I'm hoping I get to watch your test.-------SS


----------



## KineKilla

I'm hoping I get to see pictures and live vicariously through y'all


----------



## MuscleWhitefish

These are two pics from antelope that were taken. 

The first is a 143 gr eld-x from a 6.5 creed. 

The second is a 168 gr berger vld from a .30-06

I think the creed performed very well.


----------



## wyogoob

*Hang on to yer ass*

I heard a rumor that Sierra is coming out with a bullet with 5 capital letters.

.


----------



## Springville Shooter

wyogoob said:


> I heard a rumor that Sierra is coming out with a bullet with 5 capital letters.
> 
> .


Whatever they are, they will be some sort of Kings........I'm thinking LDK's-Low Drag Kings. Smaller calibers will get the Queen designation and will be called LDQ's-Low Drag Queens.

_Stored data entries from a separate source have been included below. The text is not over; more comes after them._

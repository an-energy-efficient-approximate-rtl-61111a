// lpcad_exp_unit: exponent path of the LPCAD divider.
//
// The quotient exponent is A_E - B_E + bias, less one when A_M < B_M (the
// quotient significand then lies in [0.5, 1) and is renormalised by the
// mantissa path). The subtraction is done as A_E + NOT(B_E) + cin with
// cin = NOT(s_neg): when s_neg = 1 the missing +1 of the two's complement
// supplies the "-1". A second adder adds the bias 2^(NE-1)-1. So the path is
// two adders, as in the reference architecture.
//
// The exponent field q_e wraps modulo 2^NE. As an addition of this design,
// the same sum is also formed two bits wider and compared with the normal
// range: ovf = true exponent >= 2^NE - 1 (the all-ones code), unf = true
// exponent <= 0. Purely combinational.
module lpcad_exp_unit #(
  parameter int unsigned NE = 5
) (
  input  logic [NE-1:0] a_e,
  input  logic [NE-1:0] b_e,
  input  logic          s_neg,  // A_M < B_M
  output logic [NE-1:0] q_e,
  output logic          ovf,
  output logic          unf
);
  import lpcad_pkg::*;

  localparam logic [NE+1:0] BIAS = (NE+2)'(fp_bias(NE));

  logic [NE+1:0] diff, sum;

  always_comb begin
    // first adder: A_E + ~B_E + cin, sign-extended to NE+2 bits
    diff = {2'b00, a_e} + {2'b11, ~b_e} + {{(NE+1){1'b0}}, ~s_neg};
    // second adder: bias
    sum  = diff + BIAS;
    q_e  = sum[NE-1:0];
    unf  = sum[NE+1] || (sum == '0);
    ovf  = !sum[NE+1] && (sum >= (NE+2)'((1 << NE) - 1));
  end

endmodule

That's my prediction.-----SS


----------



## Critter

Springville Shooter said:


> Whatever they are, they will be some sort of Kings........I'm thinking LDK's-Low Drag Kings. Smaller calibers will get the Queen designation and will be called LDQ's-Low Drag Queens.
> 
> That's my prediction.-----SS


I thought better of it and won't even go there.


----------



## hondodawg

Don't want to threadjack but here is my results with the eldx factory ammo out of my 30-06







100yds 4 shots








200yds 2shots

I'm not really a good shot but was pleased with the groups. The best group was 150gr accutip but it opened up at 200 with the winds at lions range yesterday

The Corelokt was all over the place

Sent from my iPhone using Tapatalk


----------



## Springville Shooter

Well, I was able to test out ELDX #2 on Monday. The shot was 545 yards through the ribs of a broadside mule deer 4 inches behind the shoulder and an inch above center. I ended up missing my aiming point by about 1/2 MOA high and right. 

The deer lunged forward, fell, and slid 10 yards down a steep chute. He kicked for a couple seconds and was dead. The exit hole was about 2" in diameter and both lungs were completely destroyed. 

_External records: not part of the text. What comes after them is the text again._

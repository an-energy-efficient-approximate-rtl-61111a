// tb_lpcad_exp_unit: exhaustive check of the exponent path for NE = 5:
// q_e = (A_E - B_E - s_neg + 15) mod 32 and the overflow/underflow flags.
module tb_lpcad_exp_unit;
  int checks = 0, failures = 0;
  logic clk = 0;
  always #5 clk = ~clk;

  logic [4:0] a_e, b_e, q_e;
  logic s_neg, ovf, unf;

  lpcad_exp_unit dut (.a_e(a_e), .b_e(b_e), .s_neg(s_neg), .q_e(q_e), .ovf(ovf), .unf(unf));

  initial begin
    for (int a = 0; a < 32; a++)
      for (int b = 0; b < 32; b++)
        for (int n = 0; n < 2; n++) begin
          int e;
          a_e = 5'(a); b_e = 5'(b); s_neg = n[0]; #1;
          e = a - b - n + 15;
          checks++;
          if (q_e != 5'(e) || ovf != (e >= 31) || unf != (e <= 0)) begin
            failures++;
            if (failures < 10) $display("FAIL a=%0d b=%0d n=%0d q=%0d ovf=%b unf=%b", a, b, n, q_e, ovf, unf);
          end
        end
    $display("TB_RESULT checks=%0d failures=%0d", checks, failures);
    $finish;
  end

  initial begin
    repeat (10000) @(posedge clk);
    failures++;
    $display("TB_RESULT checks=%0d failures=%0d", checks, failures);
    $finish;
  end
endmodule
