// lpcad_fp_to_int: output barrel shifter of the integer LPCAD divider.
//
// Converts the quotient (1.m) * 2^e, with e a signed two's-complement
// exponent, to an unsigned integer by shifting the significand and dropping
// the fraction bits (rounding toward zero). e < 0 gives 0; a value that does
// not fit in WQ bits saturates to all ones. The method only calls for a
// barrel shifter here; rounding toward zero and saturation are choices of
// this design. Purely combinational.
module lpcad_fp_to_int #(
  parameter int unsigned NM = 15,  // fraction width
  parameter int unsigned WE = 6,   // exponent width (signed)
  parameter int unsigned WQ = 16   // integer result width
) (
  input  logic signed [WE-1:0] e,
  input  logic [NM-1:0]        m,
  output logic [WQ-1:0]        q
);
  localparam int unsigned WW = NM + 1 + WQ;

  logic [WW-1:0] wide;

  always_comb begin
    wide = '0;
    q    = '0;
    if (e < 0) begin
      q = '0;
    end else if (e >= WE'(WQ)) begin
      q = '1;
    end else begin
      // 1.m aligned so that bit NM has weight 2^0, then shifted by e
      wide = WW'({1'b1, m}) << e;
      q    = WQ'(wide >> NM);
    end
  end
endmodule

I was a bit surprised by the amount of expansion at this range. I bet this bullet would have completely detonated if the shot was under 200 yards. 

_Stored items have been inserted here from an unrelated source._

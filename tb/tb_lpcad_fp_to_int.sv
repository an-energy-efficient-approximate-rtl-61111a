// tb_lpcad_fp_to_int: checks the output barrel shifter: for every exponent
// from -32 to 31 and random fractions, q must be floor((1.m) * 2^e),
// 0 for e < 0 and all ones when the value needs more than 16 bits.
module tb_lpcad_fp_to_int;
  int checks = 0, failures = 0;
  logic clk = 0;
  always #5 clk = ~clk;

  logic signed [5:0] e;
  logic [14:0] m;
  logic [15:0] q;

  lpcad_fp_to_int dut (.e(e), .m(m), .q(q));

  initial begin
    for (int ei = -32; ei < 32; ei++) begin
      for (int r = 0; r < 200; r++) begin
        real v;
        longint expv;
        e = 6'(ei); m = 15'($urandom); #1;
        v = (1.0 + real'(m) / 32768.0) * (2.0 ** ei);
        if (ei < 0) expv = 0;
        else if (v >= 65536.0) expv = 65535;
        else expv = longint'($floor(v));
        checks++;
        if (longint'(q) != expv) begin
          failures++;
          if (failures < 10) $display("FAIL e=%0d m=%h q=%0d exp=%0d", ei, m, q, expv);
        end
      end
    end
    $display("TB_RESULT checks=%0d failures=%0d", checks, failures);
    $finish;
  end

  initial begin
    repeat (100000) @(posedge clk);
    failures++;
    $display("TB_RESULT checks=%0d failures=%0d", checks, failures);
    $finish;
  end
endmodule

Overall, these bullets are ACCURATE but I would expect them to perform similar to a Ballistic Tip type bullet based on my observations. I still think that they are the best performing high BC bullet of standard construction.......for whatever that's worth. --------SS


----------



## LostLouisianian

Pics or it didn't happen


----------



## Springville Shooter

LostLouisianian said:


> Pics or it didn't happen


I tried to get a pic but the bullet got there and the show was over before I could get my phone unlocked.------SS


----------



## wyogoob

*Is it "efect" or "affect"?*



hondodawg said:


> Don't want to threadjack but here is my results with the eldx factory ammo out of my 30-06
> View attachment 119721
> 
> 100yds 4 shots
> 
> View attachment 119729
> 
> .........................
> 
> The Corelokt was all over the place
> 
> Sent from my iPhone using Tapatalk


Let me tell ya something. A bunch a bullets in a dime-sized group in a big game animal doesn't have much effect. The first bullet is the only one that does any damage, the rest of them just whizz on thru the same hole.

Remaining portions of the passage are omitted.